A study on preservice teacher students’ views of using stop-motion activities in biology teaching (Karakoyun & Yapici, 2018) concluded that the students thought it was a good approach to develop cooperation, communication and creativity. On the other hand, they thought it was difficult to invent scenarios to implement the technique. Several studies have also found that generating stop-motion animations has potential to help students achieve stipulated learning objectives regarding cellular processes, and molecular biology (Deaton, Deaton, Ivankovic, & Norris, 2013; Kamp & Deaton, 2013; Peterson & Ngo, 2015). The main finding from these studies is that students seemed to enjoy this creative way of working. A common feature is that the content concerned a microscopic scale and relatively limited time scales. Some studies have considered the utility of student generated stop motion animations for learning content associated with larger spatial and time scales, e.g. geology (Mills, Tomas, & Lewthwaite, 2019).
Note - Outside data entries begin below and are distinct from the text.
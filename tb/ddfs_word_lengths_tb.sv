// ddfs_word_lengths_tb: the synthesizer elaborated with each optimised
// word-length set for 4 to 11 bits of accuracy (accuracy a: L = a+1, n = a+1,
// B = a+4, M = 3 for a <= 6 and 4 above; J = 16 throughout), all eight running
// side by side. Each instance sweeps one full output period with an FTW chosen
// so that every one of its 2^(B+1) truncated phases is visited once, and its
// samples are compared with sin(2*pi*phase/2^J). Pass criteria per instance:
//   * worst error within the pre-scaled CORDIC error bound
//     2K*arctan(2^(1-n)) + 2^(1-L-M)*(1 + sum_{i=M+1}^{L-1} sum_{j=i}^{L-1}
//     sqrt(1+2^-2j)) plus one phase LSB (pi/2^B) and the 1/K quantisation (2^-L);
//   * worst error below 2^(1-a), i.e. about a bits of accuracy;
//   * exactly one period flag over the sweep.
module ddfs_word_lengths_tb;
  import ddfs_pkg::*;

  localparam int NCFG = 8;
  localparam int J = 16;
  // accuracy, L, M, n, B per row
  localparam int ACC [NCFG] = '{4, 5, 6, 7, 8, 9, 10, 11};
  localparam int LL  [NCFG] = '{5, 6, 7, 8, 9, 10, 11, 12};
  localparam int MM  [NCFG] = '{3, 3, 3, 4, 4, 4, 4, 4};
  localparam int NN  [NCFG] = '{5, 6, 7, 8, 9, 10, 11, 12};
  localparam int BB  [NCFG] = '{8, 9, 10, 11, 12, 13, 14, 15};

  logic clk = 0, rst = 1, ftw_we = 0;
  always #5 clk = ~clk;

  int checks = 0, failures = 0;
  logic [NCFG-1:0] done;

  for (genvar g = 0; g < NCFG; g++) begin : g_cfg
    localparam int L = LL[g], M = MM[g], NS = NN[g], B = BB[g], N = 1 + L + M;
    localparam int LAT = NS + 1;
    localparam logic [J-1:0] FTW = J'(1) << (J - B - 1);
    localparam int NSAMP = 1 << (B + 1);

    logic [N-1:0] sine;
    logic valid, period;

    cordic_ddfs #(.J(J), .B(B), .L(L), .M(M), .NSTAGES(NS)) dut (
      .clk(clk), .rst(rst), .ftw_we(ftw_we), .ftw(FTW),
      .sine_o(sine), .valid_o(valid), .period_o(period)
    );

    real bound, worst, sum;
    int  seen, periods;
    logic [J-1:0] ph;   // phase of the sample now on sine_o

    initial begin
      real acc;
      bound = 2.0 * cordic_gain(NS) * $atan(2.0 ** (1 - NS));
      acc = 1.0;
      for (int i = M + 1; i <= L - 1; i++)
        for (int j = i; j <= L - 1; j++) acc += $sqrt(1.0 + 2.0 ** (-2 * j));
      bound += (2.0 ** (1 - L - M)) * acc + PI / (2.0 ** B) + 2.0 ** (-L);
      worst = 0; sum = 0; seen = 0; periods = 0; ph = '0;
      done[g] = 1'b0;
    end

    // The FTW is loaded into the frequency register by the first clock after
    // reset, so the first output sample repeats phase 0: it is skipped.
    logic first = 1'b1;

    always @(negedge clk) begin
      if (!rst && valid && first) begin
        first = 1'b0;
      end else if (!rst && valid && seen == NSAMP) begin
        // first sample of the next period: the wrap flag must be set here
        if (period) periods++;
        seen++;
        $display("accuracy %0d (L=%0d M=%0d n=%0d B=%0d N=%0d): worst %f mean %f bound %f 2^(1-a) %f periods %0d",
                 ACC[g], L, M, NS, B, N, worst, sum / NSAMP, bound, 2.0 ** (1 - ACC[g]), periods);
        checks += 3;
        if (worst > bound)               begin failures++; $display("FAIL bound, accuracy %0d", ACC[g]); end
        if (worst > 2.0 ** (1 - ACC[g])) begin failures++; $display("FAIL accuracy %0d", ACC[g]); end
        if (periods != 1)                begin failures++; $display("FAIL periods, accuracy %0d", ACC[g]); end
        done[g] = 1'b1;
      end else if (!rst && valid && seen < NSAMP) begin
        real e;
        e = real'($signed(sine)) / (2.0 ** (N - 2)) - $sin(2.0 * PI * real'(ph) / (2.0 ** J));
        if (e < 0) e = -e;
        if (e > worst) worst = e;
        sum += e;
        if (period) periods++;
        ph = ph + FTW;
        seen++;
      end
    end

    // latency: valid must rise exactly LAT clocks after reset release
    initial begin
      int n;
      n = 0;
      @(negedge rst);
      while (!valid && n < 100) begin @(negedge clk); n++; end
      checks++;
      if (n != LAT) begin failures++; $display("FAIL latency %0d expected %0d", n, LAT); end
    end
  end

  initial begin
    ftw_we = 1;
    repeat (3) @(negedge clk);
    rst = 0;
    wait (&done);
    $display("TB_RESULT checks=%0d failures=%0d", checks, failures);
    $finish;
  end

  initial begin
    repeat (70000) @(posedge clk);
    failures++;
    $display("watchdog expired");
    $display("TB_RESULT checks=%0d failures=%0d", checks, failures);
    $finish;
  end
endmodule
However, there is a lack of studies on the possible value of using student generated animations as diagnostic tools for revealing students’ conceptions, despite research showing a need for such knowledge.
Aim
This exploratory study concerns how students handle the task to explain evolution through natural selection by collaboratively generating a stop-motion animation. The three main aims are to investigate …
- … which means of expression do students use when they are to express their knowledge in student-generated stop-motion animations.
- … what concepts are students able to represent in stop-motion animations.
- … how the conceptions, expressed in stop-motion animations, relate to written explanations of evolutionary change and earlier research literature.
By pursuing these aims, this work creates a starting point for the development of a teaching sequence for teaching evolution through natural selection, including student collaborator created stop-motion animations.